→ **Assignment**:
Reproduce the first line of the entries that follow and each later line, word for word, ending with the one containing "fed every 8-bit sample".

→ **Data supplied**:
______________________________

// tb_bse_cpm_mult: self-checking test of the partitioned shift-and-add
// coefficient multiplier. A bank of multipliers with fixed coefficients
// (the worked example 0.0000101001010101, all-ones, every pattern kind,
// negative, zero, single-bit and 24-bit values) is fed every 8-bit sample
// and random 10-bit samples; each product is compared with COEF * x worked
// out here. It also checks that the worked example splits into one MSB term
// and two LSB terms, all [101], as the method prescribes.
module tb_bse_cpm_mult;
  import fir_pkg::*;

  localparam int NC = 14;
  localparam longint COEFS16 [NC] = '{
    64'sh0A55, 64'shFFFF, 64'sh9249, 64'shB6DB, -64'sh1234, 64'sh0000,
    64'sh0001, 64'sh8000, 64'sh7001, -64'shFFFF, 64'sh4925, 64'sh0003,
    64'shDEAD, 64'sh6C31
  };
  localparam longint COEFS24 [4] = '{64'shABCDEF, -64'sh924924, 64'shFFFFFF, 64'sh100001};

  logic signed [7:0]  x8;
  logic signed [11:0] b8 [NUM_BCS];
  logic signed [9:0]  x10;
  logic signed [13:0] b10 [NUM_BCS];
  logic signed [23:0] p16 [NC];
  logic signed [33:0] p24 [4];

  int checks   = 0;
  int failures = 0;

  bcs_gen #(.DATA_W(8))  u_b8  (.x(x8),  .bcs(b8));
  bcs_gen #(.DATA_W(10)) u_b10 (.x(x10), .bcs(b10));

  for (genvar i = 0; i < NC; i++) begin : g16
    bse_cpm_mult #(.DATA_W(8), .COEF_W(16), .COEF(COEFS16[i])) dut (.bcs(b8), .p(p16[i]));
  end
  for (genvar i = 0; i < 4; i++) begin : g24
    bse_cpm_mult #(.DATA_W(10), .COEF_W(24), .COEF(COEFS24[i])) dut (.bcs(b10), .p(p24[i]));
  end

  initial begin : watchdog
    #1000000;
    failures++;
    $display("TB_RESULT checks=%0d failures=%0d", checks, failures);
    $finish;
  end

  task automatic check(string what, longint got, longint want);
    checks++;
    if (got != want) begin
      failures++;
      $display("FAIL %s got=%0d want=%0d", what, got, want);
    end
  endtask

  initial begin
    bse_plan_t ex;
    x8  = '0;
    x10 = '0;
    // Worked example: three [101] terms, MSB part holds the first one.
    ex = bse_plan(32'h0A55, 16);
    check("example terms", longint'(ex.n_terms), 3);
    check("example msb-part terms", longint'(ex.n_hi), 1);
    for (int i = 0; i < 3; i++) check("example pattern", longint'(ex.term[i].sel), longint'(BCS_X5));
    for (int v = -128; v < 128; v++) begin
      x8 = 8'(v);
      #1;
      for (int i = 0; i < NC; i++) check($sformatf("c16[%0d] x=%0d", i, v), longint'(p16[i]), COEFS16[i] * v);
    end
    for (int t = 0; t < 300; t++) begin
      automatic longint v = longint'($signed(10'($urandom)));
      x10 = 10'(v);
      #1;
      for (int i = 0; i < 4; i++) check($sformatf("c24[%0d] x=%0d", i, v), longint'(p24[i]), COEFS24[i] * v);
    end
    $display("TB_RESULT checks=%0d failures=%0d", checks, failures);
    $finish;
  end
endmodule
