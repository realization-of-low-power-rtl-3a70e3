// bcs_gen: shared generator of the binary common subexpressions.
//
// Every tap of the filter multiplies the same input sample, so the odd
// multiples of the input that the binary coefficient patterns need are formed
// once here and fanned out to all taps:
//   [1]    ->  1x  (no adder)
//   [11]   ->  3x  = x + (x << 1)
//   [101]  ->  5x  = x + (x << 2)
//   [111]  ->  7x  = 3x + (x << 2)    (reuses 3x, as the method does)
//   [1001] ->  9x  = x + (x << 3)
// Four adders in all. [011] and [110] need no adder of their own: they are 3x
// with a shift, which the tap applies. The set of patterns and the reuse of
// [11] for [111] follow the BSE-CPM method; the integer (left-shift) form is this
// design's choice.
//
// Interface: x is a signed DATA_W-bit sample; bcs[s] holds the multiple that
// fir_pkg::bcs_sel_e value s stands for, sign-extended to DATA_W+4 bits.
// Timing: purely combinational.
module bcs_gen
  import fir_pkg::*;
#(
  parameter int unsigned DATA_W = 8
) (
  input  logic signed [DATA_W-1:0]   x,
  output logic signed [DATA_W+3:0]   bcs [NUM_BCS]
);

  localparam int unsigned BW = DATA_W + 4;

  logic signed [BW-1:0] x1, x3;

  always_comb begin
    x1          = BW'(x);
    x3          = x1 + (x1 <<< 1);
    bcs[BCS_X1] = x1;
    bcs[BCS_X3] = x3;
    bcs[BCS_X5] = x1 + (x1 <<< 2);
    bcs[BCS_X7] = x3 + (x1 <<< 2);
    bcs[BCS_X9] = x1 + (x1 <<< 3);
  end

endmodule
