// tb_bcs_gen: self-checking test of the shared subexpression generator.
// Sweeps every 8-bit sample and a set of random 12-bit samples and compares
// each output with the plain product of the sample and its odd multiple.
module tb_bcs_gen;
  import fir_pkg::*;

  localparam int unsigned DW8  = 8;
  localparam int unsigned DW12 = 12;

  logic signed [DW8-1:0]   x8;
  logic signed [DW8+3:0]   b8  [NUM_BCS];
  logic signed [DW12-1:0]  x12;
  logic signed [DW12+3:0]  b12 [NUM_BCS];

  int checks   = 0;
  int failures = 0;

  bcs_gen #(.DATA_W(DW8))  dut8  (.x(x8),  .bcs(b8));
  bcs_gen #(.DATA_W(DW12)) dut12 (.x(x12), .bcs(b12));

  localparam int MULT [NUM_BCS] = '{1, 3, 5, 7, 9};

  initial begin : watchdog
    #1000000;
    failures++;
    $display("TB_RESULT checks=%0d failures=%0d", checks, failures);
    $finish;
  end

  initial begin
    x8  = '0;
    x12 = '0;
    for (int v = -128; v < 128; v++) begin
      x8 = DW8'(v);
      #1;
      for (int s = 0; s < NUM_BCS; s++) begin
        checks++;
        if (int'(b8[s]) != v * MULT[s]) begin
          failures++;
          $display("FAIL 8-bit x=%0d sel=%0d got=%0d want=%0d", v, s, b8[s], v * MULT[s]);
        end
      end
    end
    for (int t = 0; t < 500; t++) begin
      automatic int v = int'($signed(DW12'($urandom)));
      x12 = DW12'(v);
      #1;
      for (int s = 0; s < NUM_BCS; s++) begin
        checks++;
        if (int'(b12[s]) != v * MULT[s]) begin
          failures++;
          $display("FAIL 12-bit x=%0d sel=%0d got=%0d want=%0d", v, s, b12[s], v * MULT[s]);
        end
      end
    end
    $display("TB_RESULT checks=%0d failures=%0d", checks, failures);
    $finish;
  end
endmodule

______________________________

→ **Exercise result**:
// tb_bse_cpm_mult: self-checking test of the partitioned shift-and-add
// coefficient multiplier. A bank of multipliers with fixed coefficients
// (the worked example 0.0000101001010101, all-ones, every pattern kind,
// negative, zero, single-bit and 24-bit values) is fed every 8-bit sample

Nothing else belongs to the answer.